“Reconcile The Antonomy” é um trabalho claramente dedicado e complexo, que a cada nova audição nos oferece algo mais sem ser de mais. Wells Valley “Reconcile The Antinomy”

Editora: Black Lion Records
Data de lançamento: 08.11.2019
Género: black/sludge/post metal
Nota: 4/5

Lembramo-nos de ver os Wells Valley há dois anos no Moita Metal Fest, o que indica o bem-impressionados que ficámos com a sua prestação. Na verdade, foi tão boa que não só nos lembramos dela como nos recordamos da sensação que tivemos ao ouvir o som debitado pelos três lisboetas. Quase três anos passados, continuamos sem entender como é que uma das bandas nacionais mais interessantes da actualidade continua a voar tão abaixo do radar em Portugal. Ou, se calhar, entendemos bem.

“Matter As Regent” foi um pontapé-de-saída promissor, ainda que tímido, mas com o EP “The Orphic” reparámos realmente no que a banda poderia vir a ser, a começar com a elucidativa “Annunciation” e, claro, a terminar com a mistura de emoções atingida em “Set The Controls For The Heart Of The Sun”, um original da melhor época dos Pink Floyd que recebeu um tratamento distópico e infausto. O EP anunciou grandeza futura devido à emancipação técnica e criativa do trio. Não nos enganámos.

“Reconcile The Antinomy” é (por enquanto) um dos discos nacionais do ano por tudo aquilo com que não contávamos. A juntar ao degredo sónico do sludge, post-metal, doom metal e avant-garde, a banda embarca agora no terminal do black metal, mas não de qualquer black metal, e foi isso que nos surpreendeu. É um black metal dissonante e confuso que faz crescer pêlos no peito, que vai buscar influências a Deathspell Omega e a Portal. Parece improvável, mas a coisa melhora.

O trabalho que mais apela em todo o registo pela bravura em experimentar é o de Pedro Mau (bateria). Metemos “Henosis” em loop para que pudéssemos apreciar quantas vezes quiséssemos aquela martelada tripla e sincopada na tarola. Na verdade, “Henosis” é, a nosso ver, o melhor tema do disco também por culpa dos riffs de Filipe Correia e pelos arranjos orquestrais a meio dele. Depois, Mau adapta-se a cada estilo distinto como se fossem um e um apenas.

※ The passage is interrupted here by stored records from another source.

// pcg: pre-fetch command generator of the inter-layer pre-fetch scheme, placed
// in the d-MMU of the SVC decoder node.
//
// When the SVC decoder starts reconstructing an enhancement-layer macroblock it
// reports the macroblock position (mb_valid, mb_x, mb_y) together with the
// frame information: base-layer picture size in pixels and the word addresses
// of the base-layer residual and motion-vector planes. The generator then
// names, one L1 line (8 words) per clock, every line the decoder will read for
// inter-layer prediction of the *next* macroblock (x + 1, or the first one of
// the next row):
//   residuals - the co-located 8x8 base-layer block plus the extra samples the
//               bilinear up-sampling needs: 10 columns (8x-1 .. 8x+8) by 9 rows
//               (8y .. 8y+8), clamped to the picture. Residuals are 16-bit,
//               two per word, raster order, so each row covers at most two
//               lines; a line equal to the previous command is skipped;
//   motion vectors - all MVs of the co-located 8x8 block: one 32-bit MV per
//               4x4 block, raster order, i.e. two rows of two words.
// Commands leave on pf_valid/pf_addr (line-aligned word address) and advance
// on pf_ready. mb_ready is high while the generator is idle; a new macroblock
// report is accepted only then.
//
// Follows the design description: the PCG receives frame and macroblock
// information from the SVC processor element, pre-fetches 10x9 residuals and
// the MVs of the 8x8 block for the next macroblock, and hands its addresses to
// the cache control, which serves them when idle. This design's choices: the
// dyadic (2:1) co-location, the residual/MV storage formats and the plane
// base-address inputs, and skipping repeated lines.
module pcg
  import odms_pkg::*;
#(
  parameter int unsigned MB_W = 8          // bits of a macroblock coordinate
) (
  input  logic               clk,
  input  logic               rst_n,
  input  logic               mb_valid,
  output logic               mb_ready,
  input  logic [MB_W-1:0]    mb_x,        // enhancement-layer macroblock being reconstructed
  input  logic [MB_W-1:0]    mb_y,
  input  logic [MB_W+3:0]    base_w,      // base-layer width in pixels (multiple of 16)
  input  logic [MB_W+3:0]    base_h,      // base-layer height in pixels
  input  logic [ADDR_W-1:0]  resid_base,  // word address of the base-layer residual plane
  input  logic [ADDR_W-1:0]  mv_base,     // word address of the base-layer MV plane
  output logic               pf_valid,
  output logic [ADDR_W-1:0]  pf_addr,
  input  logic               pf_ready,
  output logic [31:0]        stat_cmds
);

  localparam int unsigned PW = MB_W + 4;  // pixel coordinate width

  typedef enum logic [1:0] { G_IDLE, G_RES, G_MV } gst_e;
  gst_e st;

  logic [PW-1:0]     bx, by;              // top-left base pixel of the co-located block
  logic [PW-1:0]     wq, hq;
  logic [ADDR_W-1:0] rb, mb;
  logic [3:0]        row;                 // 0..8 residual rows, 0..1 MV rows
  logic              half;                // 0: first line of the row, 1: last line
  logic [ADDR_W-4:0] last_line;
  logic              have_last;

  // residual columns and rows (clamped)
  logic [PW-1:0]     c_lo, c_hi, r_cur;
  logic [ADDR_W-1:0] w_lo, w_hi, mv_w;
  logic [ADDR_W-4:0] cand;
  logic              skip;

  always_comb begin
    c_lo  = (bx == '0) ? '0 : bx - 1'b1;
    c_hi  = (bx + PW'(8) > wq - 1'b1) ? wq - 1'b1 : bx + PW'(8);
    r_cur = (by + PW'(row) > hq - 1'b1) ? hq - 1'b1 : by + PW'(row);
    // residual word = base + (row * width + column) / 2
    w_lo  = rb + ADDR_W'((32'(r_cur) * 32'(wq) + 32'(c_lo)) >> 1);
    w_hi  = rb + ADDR_W'((32'(r_cur) * 32'(wq) + 32'(c_hi)) >> 1);
    // MV word = base + (4x4 row) * (width / 4) + 4x4 column
    mv_w  = mb + ADDR_W'((32'(by >> 2) + 32'(row)) * 32'(wq >> 2) + 32'(bx >> 2));
    if (st == G_MV)  cand = mv_w[ADDR_W-1:3];
    else if (!half)  cand = w_lo[ADDR_W-1:3];
    else             cand = w_hi[ADDR_W-1:3];
    skip = have_last && cand == last_line;
  end

  assign mb_ready = (st == G_IDLE);
  assign pf_valid = (st != G_IDLE) && !skip;
  assign pf_addr  = {cand, 3'b000};

  always_ff @(posedge clk or negedge rst_n) begin
    if (!rst_n) begin
      st <= G_IDLE; bx <= '0; by <= '0; wq <= '0; hq <= '0; rb <= '0; mb <= '0;
      row <= '0; half <= 1'b0; last_line <= '0; have_last <= 1'b0; stat_cmds <= '0;
    end else begin
      unique case (st)
        G_IDLE: if (mb_valid) begin
          // next macroblock: right neighbour, or first of the next row
          if ((PW'(mb_x) + 1'b1) << 4 >= PW'(base_w) << 1) begin
            bx <= '0; by <= PW'(mb_y + 1'b1) << 3;
          end else begin
            bx <= PW'(mb_x + 1'b1) << 3; by <= PW'(mb_y) << 3;
          end
          wq <= base_w; hq <= base_h; rb <= resid_base; mb <= mv_base;
          row <= '0; half <= 1'b0; have_last <= 1'b0;
          st <= G_RES;
        end
        G_RES, G_MV: if (skip || pf_ready) begin
          if (!skip) begin
            last_line <= cand; have_last <= 1'b1;
            stat_cmds <= stat_cmds + 1;
          end
          if (st == G_RES) begin
            if (!half) half <= 1'b1;
            else begin
              half <= 1'b0;
              if (row == 4'd8) begin row <= '0; st <= G_MV; end
              else row <= row + 1'b1;
            end
          end else begin
            if (row == 4'd1) st <= G_IDLE;
            else row <= row + 1'b1;
          end
        end
        default: st <= G_IDLE;
      endcase
    end
  end

  // a pre-fetch command is a line-aligned address
  a_aligned: assert property (@(posedge clk) disable iff (!rst_n) pf_valid |-> pf_addr[2:0] == 3'b000);

endmodule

“Pleroma”, que antecede “Henosis”, é outro salmo que mistura black metal e sludge/post-metal de forma perfeita. Voltámos atrás na nossa decisão – o melhor tema é “Pleroma” por tudo o que engloba, ou porque é nele que encontramos o melhor riff do disco e o trabalho de bateria mais expansivo, bem como arranjos sinfónicos, mas começa a parecer que estamos a falar novamente de “Henosis”. Ainda que indecisos, não voltaríamos a ouvir momentos melhores do que estes em todo o disco.

A partir da terceira música, Correia mete o travão na velocidade do black metal, mas carrega nos pedais ao lado, os do peso e do experimentalismo. O mesmo sucede com Mau, que abranda o passo, mas que se faz ouvir com potência, principalmente com o enorme reverberar reiterativo do bombo em partes seleccionadas. O baixo de Pedro Lopes ouve-se pouco em todo o registo e gostaríamos de ter ouvido algo mais de experimental da sua parte – algo de inesperado.

“Paragon” passeia mais pela rua do post-metal e tem um final apoteótico novamente pelas mãos de Mau, e a final “Forty Days” tem um início lo-fi iniciado pelas suas baquetas. “Forty Days” parece um apanhado dos seis temas, com riffs de black metal mas sem a sua velocidade, com a mesma cadência por todo o lado da bateria e pelo som mais audível e interessante do baixo, por mais experimentalismo e dissonância, bem como um som atmosférico geral, repetitivo e bom. “Reconcile The Antinomy” não serve para todos os ouvidos. Melhor: nem todos os ouvidos servem para “Reconcile The Antinomy”, um disco difícil de absorver, psicadélico por natureza e com uma produção competentíssima (até atendendo à amálgama de sons da banda). Menos positiva é a oferta curta e simbólica de momentos de black metal no disco, pois conferem-lhe uma vitalidade que tantas vezes outras bandas não possuem. Fora isso, “Reconcile The Antinomy” é um trabalho claramente dedicado e complexo, que a cada nova audição nos oferece algo mais sem ser de mais. É por discos como “Reconcile The Antinomy” que dá gosto de ter ouvidos.